DiffEqOperators.jl
DiffEqOperators.jl copied to clipboard
Unexpectedly many allocations for in place operations
Firstly, thank you. I'm really enjoying the SciML ecosystem.
I'm noticing an unexpectedly high number of allocations when applying operators in place. Here's a minimal example:
d2x = CenteredDifference{1}(2, 2, 1.0, 5)
bcx = Neumann0BC(1.0, 1)
op = d2x * bcx
u = zeros(5,5)
u[3,3] = 1.0
@btime du = op * u # 99.501 μs (1155 allocations: 95.17 KiB)
du = zeros(5,5)
@btime mul!(du, op, u) # 97.665 μs (1154 allocations: 94.89 KiB)
I was expecting a bigger reduction in allocations during the in-place application.
yes, that looks bad.
I confirm this problem is still there. And it's very strange that it takes such long time for such small, 5 * 5, matrix. And surprisingly, when you do this operation on only one column, the difference is so dramatic. I used a 100*100 matrix.

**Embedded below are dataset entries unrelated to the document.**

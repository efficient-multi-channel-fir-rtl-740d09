// mac_unit: one channel of the filter bank - sample memory, coefficient
// memory, an 18x18 signed multiplier and a wide accumulator.
//
// A 32x32 product is formed from three 18x18 partial products. For a filter
// of T taps the control logic runs three passes of T cycles each:
//   pass 1: sum of C_LSW * S_MSW        pass 2: + sum of C_MSW * S_LSW
//   pass 3: (acc >>> 16) + sum of C_MSW * S_MSW
// so that acc = ((sum C_L*S_M + sum C_M*S_L) >>> 16) + sum C_M*S_M, about
// sum(C*S) / 2^32. The LSW*LSW product is left out. The accumulator feedback
// is the accumulator itself, or the accumulator scaled down by 16 bits on the
// first product of pass 3, or zero on the first product of a filter.
// The 32-bit result is sat32(acc << 1), i.e. coefficients are read as Q1.31
// fractions; this output scaling and the saturation are choices of this design.
//
// Timing: the operand addresses and ctrl.rd/first/scale are presented in
// cycle t; the memories deliver the words in t+1 (registered block RAM
// output), the product register loads at the end of t+1 and the accumulator
// at the end of t+2. `result` is therefore valid from cycle t+3 after the
// last fetch. The pipeline registers stand for the "simple pipeline stages"
// that keep the multiplier and adder off one critical path.
//
// Writes: ctrl.wr stores a 32-bit value (input sample or result) at entry
// s_wentry of the sample memory in one cycle, LSW through port A at the even
// word and MSW through port B at the odd word. Coefficients are written the
// same way by the host (cw_en), which must only happen while no filter runs.
// Port B of both memories otherwise serves host reads (hr_addr -> hr_*data,
// one cycle latency).
module mac_unit
  import fir_pkg::*;
(
  input  logic                clk,
  input  logic                rst_n,
  input  mac_ctrl_t           ctrl,
  input  logic [ADDR_W-1:0]   s_raddr,     // sample word to read (filtering)
  input  logic [ADDR_W-1:0]   c_raddr,     // coefficient word to read
  input  logic [ENTRY_W-1:0]  s_wentry,    // sample entry to write (ctrl.wr)
  input  logic [DATA_W-1:0]   in_sample,   // new input sample (ctrl.wr_in)
  input  logic                cw_en,       // host coefficient write
  input  logic [ENTRY_W-1:0]  cw_entry,
  input  logic [DATA_W-1:0]   cw_data,
  input  logic [ADDR_W-1:0]   hr_addr,     // host read word address
  output logic [WORD_W-1:0]   hr_sdata,    // sample memory word, one cycle later
  output logic [WORD_W-1:0]   hr_cdata,    // coefficient memory word, one cycle later
  output logic [DATA_W-1:0]   result       // saturated 32-bit accumulator result
);

  // ---------------- sample memory ----------------
  logic [DATA_W-1:0] s_wval;
  logic [ADDR_W-1:0] s_addr_a, s_addr_b;
  logic [WORD_W-1:0] s_dout_a;

  assign s_wval   = ctrl.wr_in ? in_sample : result;
  assign s_addr_a = ctrl.wr ? {s_wentry, 1'b0} : s_raddr;
  assign s_addr_b = ctrl.wr ? {s_wentry, 1'b1} : hr_addr;

  dp_ram #(.WIDTH(WORD_W), .DEPTH(1 << ADDR_W)) u_smem (
    .clk    (clk),
    .addr_a (s_addr_a), .we_a (ctrl.wr), .din_a (lsw_of(s_wval)), .dout_a (s_dout_a),
    .addr_b (s_addr_b), .we_b (ctrl.wr), .din_b (msw_of(s_wval)), .dout_b (hr_sdata)
  );

  // ---------------- coefficient memory ----------------
  logic [ADDR_W-1:0] c_addr_a, c_addr_b;
  logic [WORD_W-1:0] c_dout_a;

  assign c_addr_a = cw_en ? {cw_entry, 1'b0} : c_raddr;
  assign c_addr_b = cw_en ? {cw_entry, 1'b1} : hr_addr;

  dp_ram #(.WIDTH(WORD_W), .DEPTH(1 << ADDR_W)) u_cmem (
    .clk    (clk),
    .addr_a (c_addr_a), .we_a (cw_en), .din_a (lsw_of(cw_data)), .dout_a (c_dout_a),
    .addr_b (c_addr_b), .we_b (cw_en), .din_b (msw_of(cw_data)), .dout_b (hr_cdata)
  );

  // ---------------- multiplier and accumulator ----------------
  logic                     rd_d1, first_d1, scale_d1;
  logic                     rd_d2, first_d2, scale_d2;
  logic signed [PROD_W-1:0] prod_q;
  logic signed [ACC_W-1:0]  acc_q, acc_fb;

  always_ff @(posedge clk) begin
    if (!rst_n) begin
      {rd_d1, first_d1, scale_d1} <= '0;
      {rd_d2, first_d2, scale_d2} <= '0;
    end else begin
      {rd_d1, first_d1, scale_d1} <= {ctrl.rd, ctrl.first, ctrl.scale};
      {rd_d2, first_d2, scale_d2} <= {rd_d1, first_d1, scale_d1};
    end
  end

  always_ff @(posedge clk) begin
    prod_q <= PROD_W'($signed(s_dout_a) * $signed(c_dout_a));
  end

  always_comb begin
    if (first_d2)      acc_fb = '0;
    else if (scale_d2) acc_fb = acc_q >>> SCALE_SH;
    else               acc_fb = acc_q;
  end

  always_ff @(posedge clk) begin
    if (!rst_n)     acc_q <= '0;
    else if (rd_d2) acc_q <= acc_fb + ACC_W'(prod_q);
  end

  // ---------------- output scaling ----------------
  localparam logic signed [ACC_W-1:0] MAXV = ACC_W'(33'sh0_7FFF_FFFF);
  localparam logic signed [ACC_W-1:0] MINV = -ACC_W'(33'sh0_8000_0000);
  logic signed [ACC_W-1:0] acc_sh;

  always_comb begin
    acc_sh = acc_q <<< OUT_SHIFT;
    if (acc_sh > MAXV)      result = 32'h7FFF_FFFF;
    else if (acc_sh < MINV) result = 32'h8000_0000;
    else                    result = acc_sh[DATA_W-1:0];
  end

  // The coefficient port A cannot serve a host write and a filter read at once.
  a_no_cw_while_filtering: assert property (@(posedge clk) disable iff (!rst_n) !(cw_en && ctrl.rd))
    else $error("coefficient write while the filter is running");

endmodule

julia> @btime du = op * u[:,1];
733.333 ns (5 allocations: 1.95 KiB)
julia> @btime du = op * u;
23.092 ms (481702 allocations: 31.38 MiB)

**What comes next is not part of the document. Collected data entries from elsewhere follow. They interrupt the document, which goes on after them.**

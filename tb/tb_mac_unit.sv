// tb_mac_unit: self-checking test of one MAC unit on its own. The testbench
// plays the control logic: it loads T random coefficients through the host
// port and T random samples through the write-back port, runs the three
// multiplication passes (LSW*MSW, MSW*LSW, MSW*MSW) with its own addresses,
// and compares the result with fir_ref_pkg three cycles after the last fetch
// (and not earlier). It then writes the result back into the sample memory
// and reads both words, and the coefficient words, through the host read port.
module tb_mac_unit;
  import fir_pkg::*;
  import fir_ref_pkg::*;

  logic clk = 0, rst_n = 0;
  always #5 clk = ~clk;

  mac_ctrl_t          ctrl;
  logic [ADDR_W-1:0]  s_raddr, c_raddr, hr_addr;
  logic [ENTRY_W-1:0] s_wentry, cw_entry;
  logic [DATA_W-1:0]  in_sample, cw_data, result;
  logic               cw_en;
  logic [WORD_W-1:0]  hr_sdata, hr_cdata;
  int checks = 0, failures = 0;

  mac_unit dut (.*);

  initial begin
    repeat (200000) @(posedge clk);
    failures++;
    $display("watchdog expired");
    $display("TB_RESULT checks=%0d failures=%0d", checks, failures);
    $finish;
  end

  task automatic check(input bit ok, input string what);
    checks++;
    if (!ok) begin failures++; $display("FAIL: %s", what); end
  endtask

  task automatic idle();
    ctrl = '0; cw_en = 0;
  endtask

  function automatic int rnd32(input int mag_bits);
    int v = int'($urandom);
    return (mag_bits >= 32) ? v : (v >>> (32 - mag_bits));
  endfunction

  task automatic run_filter(input int t, input int base);   // base: block offset in entries
    int c[$], s[$];
    int exp;
    bit sat;
    c = {}; s = {};
    // load
    for (int k = 0; k < t; k++) begin
      c.push_back(rnd32(($urandom % 3 == 0) ? 32 : 28));
      s.push_back(rnd32(32));
      @(negedge clk);
      cw_en = 1; cw_entry = ENTRY_W'(base + k); cw_data = c[k];
      ctrl.wr = 1; ctrl.wr_in = 1; s_wentry = ENTRY_W'(base + k); in_sample = s[k];
      @(negedge clk);
      idle();
    end
    exp = fir_ref(c, s, sat);
    // three passes
    for (int p = 0; p < 3; p++) begin
      for (int k = 0; k < t; k++) begin
        @(negedge clk);
        ctrl = '0;
        ctrl.rd    = 1;
        ctrl.first = (p == 0 && k == 0);
        ctrl.scale = (p == 2 && k == 0);
        s_raddr = {ENTRY_W'(base + k), (p != 1)};   // pass 0: S_MSW, 1: S_LSW, 2: S_MSW
        c_raddr = {ENTRY_W'(base + k), (p != 0)};   // pass 0: C_LSW, 1: C_MSW, 2: C_MSW
      end
    end
    @(negedge clk); idle();          // t+1
    @(negedge clk);                  // t+2: last product not yet accumulated
    if (!sat) check(result !== exp || hi16(c[t-1]) * hi16(s[t-1]) == 0,
                                  "result must not be final two cycles after the last fetch");
    @(negedge clk);                  // t+3
    check(result === exp, $sformatf("T=%0d result %h expected %h", t, result, exp));
    if (!sat) check(((real'(exp) - fir_ideal(c, s)) < 2.0 * (t + 2)) &&
                    ((fir_ideal(c, s) - real'(exp)) < 2.0 * (t + 2)), "error against exact product");
    // write the result back and read it through the host port
    ctrl.wr = 1; ctrl.wr_in = 0; s_wentry = ENTRY_W'(base + 127);
    @(negedge clk); idle();
    hr_addr = {ENTRY_W'(base + 127), 1'b0};
    @(negedge clk);
    check(hr_sdata === lsw_of(exp), "result LSW in sample memory");
    hr_addr = {ENTRY_W'(base + 127), 1'b1};
    @(negedge clk);
    check(hr_sdata === msw_of(exp), "result MSW in sample memory");
    hr_addr = {ENTRY_W'(base + t - 1), 1'b1};
    @(negedge clk);
    check(hr_cdata === msw_of(c[t-1]), "coefficient MSW readback");
    check(result === exp, "result holds while idle");
  endtask

  initial begin
    idle(); s_raddr = '0; c_raddr = '0; hr_addr = '0; s_wentry = '0; cw_entry = '0;
    in_sample = '0; cw_data = '0;
    repeat (3) @(negedge clk);
    rst_n = 1;
    run_filter(1, 0);
    run_filter(100, 128);
    for (int n = 0; n < 40; n++) run_filter(1 + int'($urandom % 30), 128 * int'($urandom % 4));
    $display("TB_RESULT checks=%0d failures=%0d", checks, failures);
    $finish;
  end
endmodule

there is one allocation can be reduced by:
julia> dux = @view du[:,1]
julia> @btime mul!(dux, op, u[:,1])
721.519 ns (4 allocations: 1.08 KiB)
Then I define
function f1!(du, u)
m,n = size(u)
@assert (m, n) == size(du)
for i = 1:n
du[:, i] = op * u[:,i]
end
end
This is much faster than do it directly.
julia> @benchmark f1!(du, u)
BenchmarkTools.Trial:
memory estimate: 195.31 KiB
allocs estimate: 500
--------------
minimum time: 63.400 μs (0.00% GC)
median time: 137.200 μs (0.00% GC)
mean time: 1.051 ms (87.11% GC)
maximum time: 680.927 ms (99.98% GC)
--------------
samples: 5230
evals/sample: 1
julia> @benchmark mul!(du, op, u)
BenchmarkTools.Trial:
memory estimate: 31.30 MiB
allocs estimate: 481700
--------------
minimum time: 22.251 ms (0.00% GC)
median time: 28.158 ms (0.00% GC)
mean time: 33.626 ms (17.35% GC)
maximum time: 70.771 ms (0.00% GC)
--------------
samples: 149
evals/sample: 1
But it seems not possible to define mul!(du[:,i], op, u[:,i])

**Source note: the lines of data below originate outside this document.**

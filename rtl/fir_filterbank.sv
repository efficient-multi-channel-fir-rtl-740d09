// fir_filterbank: multi-channel FIR filter bank built from CHANNELS MAC units
// (one multiplier, one sample memory and one coefficient memory each) that
// run in lock-step under one FIR Control Logic and one Address Processing
// Unit. Every channel applies up to four cascaded FIR stages (optionally
// decimating) to its own 32-bit input stream, with its own 32-bit
// coefficients; the multiplication is done in three 18x18 passes per tap.
//
// Interface (all synchronous to clk, active-low synchronous reset):
//  * in_valid/in_data/in_ready: one sample per channel is accepted in a cycle
//    with in_valid && in_ready; it is registered and written into block 0 of
//    every sample memory in the next cycle. in_valid while busy is dropped
//    and reported on overrun.
//  * out_valid/out_stage/out_final/out_data: every stage's result, once per
//    stage per input sample; out_final marks the real output of the last stage
//    (with decimation, only every 2^dec_log2[last] input samples).
//    The same result is also stored in the stage's reserved output entry.
//  * cw_*: host writes a 32-bit coefficient at entry cw_entry (word pair)
//    of the coefficient memories selected by cw_mask; only while in_ready.
//  * am_*: host writes one address-memory field (see fir_pkg::am_field_e).
//  * mode_*: host writes the mode register (stages, decimation per block).
//  * hr_*: host reads word hr_addr of channel hr_ch's sample (hr_coef=0) or
//    coefficient (hr_coef=1) memory; data one cycle later. Reads are valid
//    while in_ready.
// Sample processing time: 2 + sum_s (3*TAPS_s + 3) + (stages-1) cycles, e.g.
// 1217 cycles for four 100-tap stages - inside the 1600-cycle budget of a
// 100 kHz stream at 160 MHz. The number of channels is this design's choice.
module fir_filterbank
  import fir_pkg::*;
#(
  parameter int unsigned CHANNELS = 8,
  localparam int unsigned CH_W    = (CHANNELS > 1) ? $clog2(CHANNELS) : 1
) (
  input  logic                              clk,
  input  logic                              rst_n,
  input  logic                              in_valid,
  input  logic [CHANNELS-1:0][DATA_W-1:0]   in_data,
  output logic                              in_ready,
  output logic                              overrun,
  output logic                              out_valid,
  output logic [STAGE_W-1:0]                out_stage,
  output logic                              out_final,
  output logic [CHANNELS-1:0][DATA_W-1:0]   out_data,
  input  logic                              cw_en,
  input  logic [CHANNELS-1:0]               cw_mask,
  input  logic [ENTRY_W-1:0]                cw_entry,
  input  logic [DATA_W-1:0]                 cw_data,
  input  logic                              am_we,
  input  logic [STAGE_W-1:0]                am_stage,
  input  am_field_e                         am_field,
  input  logic [ENTRY_W-1:0]                am_data,
  input  logic                              mode_we,
  input  mode_t                             mode_wdata,
  input  logic [CH_W-1:0]                   hr_ch,
  input  logic                              hr_coef,
  input  logic [ADDR_W-1:0]                 hr_addr,
  output logic [WORD_W-1:0]                 hr_data
);

  apu_cmd_t          apu_cmd;
  mac_ctrl_t         mac_ctrl;
  mode_t             mode;
  logic [TAPS_W-1:0] taps;
  logic              dec_end, in_accept, busy;
  logic [ADDR_W-1:0] s_raddr, c_raddr;
  logic [ENTRY_W-1:0] s_wentry;
  logic [CHANNELS-1:0][DATA_W-1:0] in_q;
  logic [CHANNELS-1:0][WORD_W-1:0] hr_s, hr_c;
  logic [CH_W-1:0]   hr_ch_q;
  logic              hr_coef_q;

  fir_control u_fcl (
    .clk, .rst_n, .in_valid, .in_ready, .in_accept, .overrun,
    .mode_we, .mode_wdata, .mode, .taps, .dec_end,
    .apu_cmd, .mac_ctrl, .out_valid, .out_stage, .out_final, .busy
  );

  apu u_apu (
    .clk, .rst_n, .cmd(apu_cmd), .mode, .am_we, .am_stage, .am_field, .am_data,
    .s_raddr, .c_raddr, .s_wentry, .taps, .dec_end
  );

  always_ff @(posedge clk) begin
    if (in_accept) in_q <= in_data;
    hr_ch_q   <= hr_ch;
    hr_coef_q <= hr_coef;
  end

  for (genvar ch = 0; ch < CHANNELS; ch++) begin : g_mac
    mac_unit u_mac (
      .clk, .rst_n, .ctrl(mac_ctrl), .s_raddr, .c_raddr, .s_wentry,
      .in_sample (in_q[ch]),
      .cw_en     (cw_en && cw_mask[ch]),
      .cw_entry, .cw_data, .hr_addr,
      .hr_sdata  (hr_s[ch]),
      .hr_cdata  (hr_c[ch]),
      .result    (out_data[ch])
    );
  end

  assign hr_data = hr_coef_q ? hr_c[hr_ch_q] : hr_s[hr_ch_q];

  a_cw_idle: assert property (@(posedge clk) disable iff (!rst_n) cw_en |-> !busy)
    else $error("coefficient write while busy");

endmodule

inside the function. So i have to define something like :
function f2!(du, u)
m,n = size(u)
@assert (m, n) == size(du)
dui = zeros(m)
for i = 1:n
mul!(dui, op, u[:,i])
@. du[:, i] = dui
end
end
and results in some improvement:
julia> @benchmark f2!(du, u)
BenchmarkTools.Trial:
memory estimate: 107.12 KiB
allocs estimate: 301
--------------
minimum time: 48.500 μs (0.00% GC)
median time: 80.600 μs (0.00% GC)
mean time: 440.562 μs (81.42% GC)
maximum time: 421.137 ms (99.97% GC)
--------------
samples: 10000
evals/sample: 1
It may be a threading performance issue. We may need to use @turbo
or whatnot.
It may be a threading performance issue. We may need to use
@turbo
or whatnot.
Hi Chris, did you notice the difference in allocations between operating the whole matrix or only one column?